# Thickness of roof



## judymf (Aug 25, 2008)

My mini heki dome has just blown off and I was already considering replacing it with the air quad. Has anyone got any opinions on it? Also how thick is my roof, I think I want the 25-42 size. I have a 2006 Ace Roma. Last question is do I want the fixed ventilation? 
I hope someone will be able to help. Many thanks

judymf


----------



## Easyriders (May 16, 2011)

Can't help with roof thicness, but measuring he heki dome casing should tell you.

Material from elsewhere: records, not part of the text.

// pred_mem: memory system of the predictor CPU, holding the instruction
// cache and the data cache.
//
// Both are word arrays of 2**AW words, indexed by byte address bits
// [AW+1:2]; higher address bits are ignored, so the program must fit in
// the window. Every write (a store of the core, a patch from the core
// controller, or program loading) goes to both arrays with byte enables,
// which keeps instruction and data copies coherent. Reads are synchronous
// with an enable: rdata is the word addressed in the last cycle with the
// enable high and holds otherwise, as block RAM does. The ZIP-IO paper calls
// these structures caches but gives no miss path; here they are the whole
// memory, with no backing store. Array contents are not reset; the program
// loader writes what is read.
module pred_mem #(
  parameter int unsigned AW = 12
) (
  input  logic        clk,
  // instruction fetch port
  input  logic        i_en,
  input  logic [31:0] i_addr,
  output logic [31:0] i_rdata,
  // data read port
  input  logic        d_en,
  input  logic [31:0] d_addr,
  output logic [31:0] d_rdata,
  // shared write port
  input  logic        w_en,
  input  logic [3:0]  w_be,
  input  logic [31:0] w_addr,
  input  logic [31:0] w_data
);
  logic [31:0] icache [2**AW];
  logic [31:0] dcache [2**AW];

  wire [AW-1:0] wi = w_addr[AW+1:2];

  always_ff @(posedge clk) begin
    if (w_en) begin
      for (int b = 0; b < 4; b++) begin
        if (w_be[b]) begin
          icache[wi][8*b +: 8] <= w_data[8*b +: 8];
          dcache[wi][8*b +: 8] <= w_data[8*b +: 8];
        end
      end
    end
  end

  always_ff @(posedge clk) begin
    if (i_en) i_rdata <= icache[i_addr[AW+1:2]];
    if (d_en) d_rdata <= dcache[d_addr[AW+1:2]];
  end
endmodule
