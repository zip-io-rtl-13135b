// tb_pred_mem: random byte-enabled writes and synchronous reads on the
// fetch and data ports against an array model. Checks the one-cycle read
// latency, that both copies see every write, and that a read port holds
// its word while its enable is low.
module tb_pred_mem;
  localparam int unsigned AW = 6;
  logic clk = 0;
  always #5 clk = ~clk;
  logic i_en = 0, d_en = 0, w_en = 0;
  logic [31:0] i_addr = 0, d_addr = 0, w_addr = 0, w_data = 0, i_rdata, d_rdata;
  logic [3:0] w_be = 0;
  logic [31:0] m [2**AW];
  logic [31:0] ei, ed;
  int checks = 0, failures = 0;

  pred_mem #(.AW(AW)) dut (.*);

  initial begin
    // initialise through the write port
    for (int k = 0; k < 2**AW; k++) begin
      w_en = 1; w_be = 4'hf; w_addr = k * 4; w_data = $urandom; m[k] = w_data;
      @(posedge clk); #1;
    end
    w_en = 0; i_en = 1; d_en = 1; i_addr = 0; d_addr = 4;
    @(posedge clk); #1;
    ei = m[0]; ed = m[1];
    for (int i = 0; i < 3000; i++) begin
      i_en = $urandom_range(0, 1); d_en = $urandom_range(0, 1); w_en = $urandom_range(0, 1);
      i_addr = $urandom; d_addr = $urandom; w_addr = $urandom; w_data = $urandom; w_be = $urandom;
      @(posedge clk);
      // reads see the old contents (read-before-write)
      if (i_en) ei = m[i_addr[AW+1:2]];
      if (d_en) ed = m[d_addr[AW+1:2]];
      if (w_en) for (int b = 0; b < 4; b++) if (w_be[b]) m[w_addr[AW+1:2]][8*b +: 8] = w_data[8*b +: 8];
      #1;
      checks++;
      if (i_rdata != ei || d_rdata != ed) begin
        failures++; $display("FAIL: i %h/%h d %h/%h", i_rdata, ei, d_rdata, ed);
      end
    end
    $display("TB_RESULT checks=%0d failures=%0d", checks, failures);
    $finish;
  end
  initial begin
    repeat (10000) @(posedge clk);
    failures++;
    $display("TB_RESULT checks=%0d failures=%0d", checks, failures);
    $finish;
  end
endmodule
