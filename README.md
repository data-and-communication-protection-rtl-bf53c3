# Data and communication protection for a reconfigurable embedded system

An FPGA system that keeps its code and data in external DRAM and flash can be
attacked on the wires. An attacker can read memory (spoofing). They can also
write chosen values, move blocks to other addresses (relocation) or put back
old contents (replay). On a multiprocessor system-on-chip, a faulty or hostile
IP can also misuse the shared bus.

This RTL answers both threats in hardware, with two subsystems that sit side
by side in `secure_soc_top`:

* **(A) Protected external memory.** A *hardware security core* (`hsc`) sits
  between the processor caches and the external memory. It encrypts and
  authenticates every 256-bit cacheline with AES-GCM. Each memory segment is
  protected only as much as its own policy asks, so protection costs nothing
  where it is not wanted. A *secure loader* brings the application from flash
  and authenticates it. It also installs the application's security policy,
  and it re-encrypts the code for execution.
* **(B) Protected communication.** Each IP has a *local firewall*. The
  external-memory controller sits behind a *global firewall*. The global
  firewall holds its own security core, and it manages the local firewalls.
  The firewalls check every bus transaction against their rules and report
  every violation as an alarm. They can be reconfigured at run time.

## Security levels and the security memory map

The address space is split into *segments*. Each segment has a base address,
a size in bytes, a code/data flag and one of three levels:

| level | encoding | meaning |
|---|---|---|
| `SEC_CI` | 2 | confidentiality and integrity: encrypted, tag checked on every read |
| `SEC_CO` | 1 | confidentiality only: encrypted, no tag |
| `SEC_NONE` | 0 | plain; the security core is bypassed |

`smm` holds up to `NSEG` (16) entries of 64 bits (`hsc_pkg::smm_entry_t`):

* `[63:32]` is the base address.
* `[31:8]` is the size in bytes.
* `[2]` is the code flag.
* `[1:0]` is the level.

A lookup compares a line address with every entry in parallel. Segments need
not be line aligned. A line belongs to the lowest-numbered segment that
overlaps any of its bytes, and an address covered by no segment is
unprotected.

Each protected segment is given a run of *metadata slots*, one per line it
touches. Slots are handed out in entry order, so only protected memory uses
on-chip storage. A line's slot number indexes the timestamp and tag memories
(`LINES` = 8192 slots, which is 256 KB of protected memory).

## One protected cacheline

The core works on a 256-bit line, which is two AES blocks. For line address
`@` in segment `SegID`, with the line's timestamp `TS`:

```
K1 = AES_K(SegID64 || @32 || TS32)        K2 = AES_K(SegID64 || @32 || (TS+1)32)
C  = P xor (K1 || K2)
T  = ((C1 * H  xor  C2) * H  xor  (0^64 || 256)) * H          H = AES_K(0^128)
```

Multiplication is in GF(2^128), with the bit order of GCM. The tag is not
masked with an encrypted pre-counter block as in standard GCM. It is kept on
chip and never reaches the attacker, so the mask would add an AES pass without
adding strength. Each part of the counter defeats one attack:

* the address defeats relocation;
* the segment ID separates segments;
* the timestamp defeats replay.

The timestamp grows by 2 on every write, because each write uses two counter
values. No counter value is ever used twice with the same key.

Two `aes128_enc` cores run in parallel. Each does one round per clock, so the
keystream takes 10 cycles. `gf128_mul` multiplies in one cycle, so the tag
takes 3 cycles after the ciphertext. `aes_gcm_line` wraps these parts.

### Write (cache write-back)

1. Look up the segment.
2. Read the line's timestamp and bump it by 2 (`ts_mem`).
3. Compute the keystream.
4. Write the ciphertext to memory. For CI lines, the tag is computed during
   this write.
5. Store the tag (`tag_mem`).

### Read (cache fill)

1. Look up the segment.
2. Read the timestamp and the stored tag.
3. Start the keystream and the memory read in the same cycle, so the AES runs
   while the bus is busy.
4. XOR the ciphertext with the keystream.
5. For CI lines, compute the tag from the fetched ciphertext and compare it.
   A line that fails is returned as zeros with `c_auth_err` set.

### Cost in cycles

These overheads are measured against a bypassed access, with memory slower
than the AES. The `tb_hsc` testbench checks them.

| access | overhead |
|---|---|
| write, CO or CI | +12 |
| read, CO | +2 |
| read, CI | +5 |

The original figures were +13 for a write and +7 for a read, measured on a
specific processor bus. This design's handshake is simpler, so the numbers
differ. Their structure is the same: a write pays for a full AES, and a read
hides the AES behind the memory access.

## Secure loading

The application image in flash has its own transport protection: standard
AES-GCM under a separate load key. Layout, in 32-bit words:

```
IV (96 b) | TS (32 b) | Tag (64 b)                      -- plain
app address | app size (bytes) | segment entries (64 b each, ended by an
entry of size 0) | code words                            -- encrypted
```

The loader's counter block `Y0` is `IV || TS`, and payload block *i* uses
`IV || TS+i`. With `TS = 1` this is the usual 96-bit-IV GCM. The tag is the
first 64 bits of the GCM tag, computed over the whole encrypted payload with
no extra data.

`secure_loader` works as follows:

1. It clears the map and derives `H`.
2. It reads the header.
3. It decrypts block by block, with the flash reads overlapping the keystream.
4. It writes segment entries into the map as they arrive.
5. It gathers code into lines and writes each line through the security core,
   which encrypts it with the execution policy.
6. At the end it compares the tags. `done` pulses and `ok` reports the result.

The code and the map entries are written before the tag is known, so `ok` is
what allows the application to run. A refused image leaves its entries in the
map.

Some systems fix the memory map in the FPGA configuration and load only code.
For them, raise `keep_smm` together with `start`. The map is then neither
cleared nor written, and any entries in the image are skipped. In `secure_soc_top`, the loader owns the core while it
runs, and processor requests wait.

## Firewalls

Each rule (`fw_pkg::fw_rule_t`) covers an address section `[base, last]` and
lists:

* read and write rights;
* allowed access sizes;
* allowed source IDs;
* the range of allowed written values;
* for the global firewall, the memory protection level.

The first matching valid rule applies.

`local_firewall` checks transactions on two sides:

* **Outgoing, at the source.** The target section must exist, the read/write
  right must allow the access, and the access size must be allowed. The
  firewall then stamps its own `FW_ID` as the source, so an IP cannot claim
  another's identity.
* **Incoming, at the target.** The section must exist, the source must be
  allowed, and a written value must lie in the allowed range.

A refused transaction never crosses the firewall. The sender gets an error,
and a registered alarm (firewall ID, reason, source, address) goes out on the
alarm wire.

`global_firewall` sits in front of the external-memory controller:

* It checks the section, the source and the read/write right.
* It passes accepted lines through its own `hsc`, so memory behind it gets the
  protection of part (A).
* As manager, it takes rules from the security processor. Rules addressed to
  firewall 0 are its own. The *security builder* also turns each of them into
  a map entry with the rule's level.
* Rules for other firewalls are forwarded on the configuration network.
* A supervisor counts all alarms.

In `secure_soc_top`, `N_LF` = 7 local firewalls with IDs 1 to 7 share one
configuration broadcast, and each has one alarm wire.

## Where this RTL departs from the original design

* The dedicated firewall network-on-chip is replaced by direct wires: a
  configuration broadcast plus one alarm line per firewall. The system bus,
  the IPs, the processor, the security processor and the memory controllers
  are not included; their ports are top-level ports.
* Many details were not specified and are choices made here:
  * all encodings (map entries, rules, alarms);
  * the req/ack handshakes;
  * the zero-size end marker of the segment list;
  * how segment IDs and metadata slots are formed;
  * the zeroing of rejected lines.
* The cycle overheads differ, as explained above.
* Code-only images use the same layout as full images: the tag sits in the
  header, and the segment list is empty or skipped. The original code-only
  image put the tag after the code.
* Every protected line has a timestamp, code lines included. A leaner
  variant keeps timestamps only for data, since code is not rewritten while it
  runs. Here code also gets a timestamp, so loading the same code again never
  reuses a counter value.
* The example segment list used in `tb_smm` overlaps by 32 bytes (segment 1
  ends at 0x80006CC, and segment 2 starts at 0x80006AC). It is kept as given,
  and the lowest-index rule resolves the overlap.
* The checks stop at what the rules describe. There is no key management, no
  timestamp-wrap handling (2^31 writes per line) and no response filtering of
  read data in the local firewalls.
* `tag_mem` and `ts_mem` are plain arrays. The timestamps are cleared after
  reset by a sweep, one slot per cycle, and the core raises `ready` when the
  sweep is done.

## Parameters

| parameter | default | where |
|---|---|---|
| `NSEG` | 16 | map entries (`smm`, `hsc`, loader, top) |
| `LINES` | 8192 | timestamp/tag slots, 32 B each (`ts_mem`, `tag_mem`, `hsc`, `global_firewall`) |
| `TAG_W` | 128 | stored tag width (`tag_mem`, `hsc`) |
| `N_LF` | 7 | local firewalls (top, `global_firewall`) |
| `N_RULES` | 16 | global firewall rules |
| `N_OUT`, `N_IN` | 4 | outgoing and incoming rule tables of a local firewall |

## Files

`rtl/` holds one module or package per file. The two packages are `hsc_pkg`
(AES and GF arithmetic, map types) and `fw_pkg` (firewall types). `tb/` holds
one self-checking testbench per module, plus `tb_ref_pkg`. That package is an
independent reference model: an AES with a table-free S-box found by search,
a bitwise GF multiply, and GHASH. Each testbench prints
`TB_RESULT checks=N failures=M`.

`tb_hsc_workloads` programs the core, at its default sizes, with the memory
layouts of four applications:

* image processing, 12 segments and 75 KB protected;
* video on demand, 10 segments and 197 KB protected;
* communication, 4 segments and 139 KB protected;
* hashing, 2 segments and 92 KB protected.

It checks that their metadata slots fit. It then exercises the first, middle
and last line of every segment, checking data, storage form and latency, and
tampers with one line.

`tb_secure_soc_top` runs the whole top at its default parameters. It
exercises every mechanism and counts each one:

* the loader, including a tampered image;
* CI, CO and bypassed reads and writes;
* tampering and replay in external memory (relocation is tested in `tb_hsc`);
* the firewall checks;
* reconfiguration and alarms.

## Simulating

With Verilator 5, from the directory that holds `rtl/` and `tb/`:

```
verilator --binary --timing --assert -Wno-fatal -Irtl -Itb \
  rtl/hsc_pkg.sv rtl/fw_pkg.sv tb/tb_ref_pkg.sv rtl/*.sv tb/tb_secure_soc_top.sv \
  --top-module tb_secure_soc_top -o sim
./obj_dir/sim
```

Swap the last file and `--top-module` for any other testbench, for example
`tb_hsc` or `tb_secure_loader`. Listing a package twice, as the glob does
here, is accepted. The full top takes about ten seconds to build and well
under a second to simulate. Most of the simulated time goes into the
timestamp sweep over 8192 slots and the secure load.
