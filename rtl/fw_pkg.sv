// fw_pkg: types shared by the local and global firewalls.
//
// A firewall holds security rules. A rule covers one address section and
// says which accesses are allowed there: read and write rights, the allowed
// data formats (access sizes), the sources that may reach it, the range of
// data values that may be written, and, for the global firewall, the
// protection the section gets in external memory. Firewalls report every
// refused access as an alarm and are reconfigured over their own network.
//
// The kinds of rule and of alarm follow the design's list of security-policy
// parameters and its tables of checks; the field widths and encodings are this
// implementation's own.
package fw_pkg;

  localparam int unsigned SRC_W = 3;   // up to 8 firewalled IPs

  // Access size of a bus transaction.
  typedef enum logic [1:0] { SZ_BYTE = 2'd0, SZ_HALF = 2'd1, SZ_WORD = 2'd2 } size_e;

  typedef struct packed {
    logic [SRC_W-1:0] src;    // source ID, stamped by the source's firewall
    logic             we;
    size_e            size;
    logic [31:0]      addr;
    logic [31:0]      data;
  } bus_txn_t;

  typedef struct packed {
    logic              valid;
    logic [31:0]       base;    // first address of the section
    logic [31:0]       last;    // last address of the section
    logic              rd_ok;
    logic              wr_ok;
    logic [2:0]        fmt_ok;  // allowed sizes, bit per size_e value
    logic [(1<<SRC_W)-1:0] src_ok;  // allowed source IDs
    logic [31:0]       vmin;    // allowed written values, inclusive
    logic [31:0]       vmax;
    logic [1:0]        level;   // external-memory protection (global firewall)
  } fw_rule_t;

  typedef enum logic [2:0] {
    ALM_NONE       = 3'd0,
    ALM_NO_SECTION = 3'd1,   // target address / section does not exist
    ALM_RW         = 3'd2,   // read/write right violated
    ALM_FORMAT     = 3'd3,   // data format not allowed
    ALM_SOURCE     = 3'd4,   // source ID not allowed
    ALM_VALUE      = 3'd5    // written value out of range
  } alarm_e;

  // Reconfiguration message on the firewall network.
  typedef struct packed {
    logic [3:0] fw_id;   // destination firewall, 0 is the global firewall
    logic       tbl_in;  // local firewall: 1 = target-side table, 0 = source side
    logic [3:0] idx;     // rule number
    fw_rule_t   rule;
  } fw_cfg_t;

  typedef struct packed {
    logic [3:0]       fw_id;
    alarm_e           code;
    logic [SRC_W-1:0] src;
    logic [31:0]      addr;
  } fw_alarm_t;

  // Section lookup: index of the first valid rule containing `addr`.
  function automatic logic rule_hit(input fw_rule_t r, input logic [31:0] addr);
    return r.valid && addr >= r.base && addr <= r.last;
  endfunction

endpackage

Hekis and similar come in 2 types. The fixed ventilation kind are for caravans, for MHs use the kind without fixed ventilation.


----------



## judymf (Aug 25, 2008)

Thanks for your answer but I'm confused about whether motorhomes should have fixed or not fixed ventilation and what difference does it make? I've looked at different sites and the answer varies. The heki is above a fixed bed does it mean there will always be air coming in and will it be noisy? It is not at all clear on any of the sites selling them.
Thanks

Judymf


----------



## carprus (Jun 22, 2008)

Hi , what I will say is our rooflight above the bed has a fixed ventilation :twisted: and what a pain , we are forever cleaning up debris ie leaves bits of fluff etc that get blown in even when fully closed , so much so I have fitted a rubber seal around to stop the ventilation , if we want air we open the rooflight , hope this helps in your decision .

Rob.


----------



## Easyriders (May 16, 2011)

Can only repeat what we said before; you need a rooflight of whatever kind, without forced (or any other kind of ) ventilation.

ventilated rooflights are for caravans; they are not suitable for motorhomes.
many MH manufacturers fit the wrong kind, but that doesn't mean you have to.

Motorhomes have all necessary ventilation built in, without needing to ventilate rooflights. Ventilated rooflights in a motorhome create noise and drag when driving. hope this helps.


----------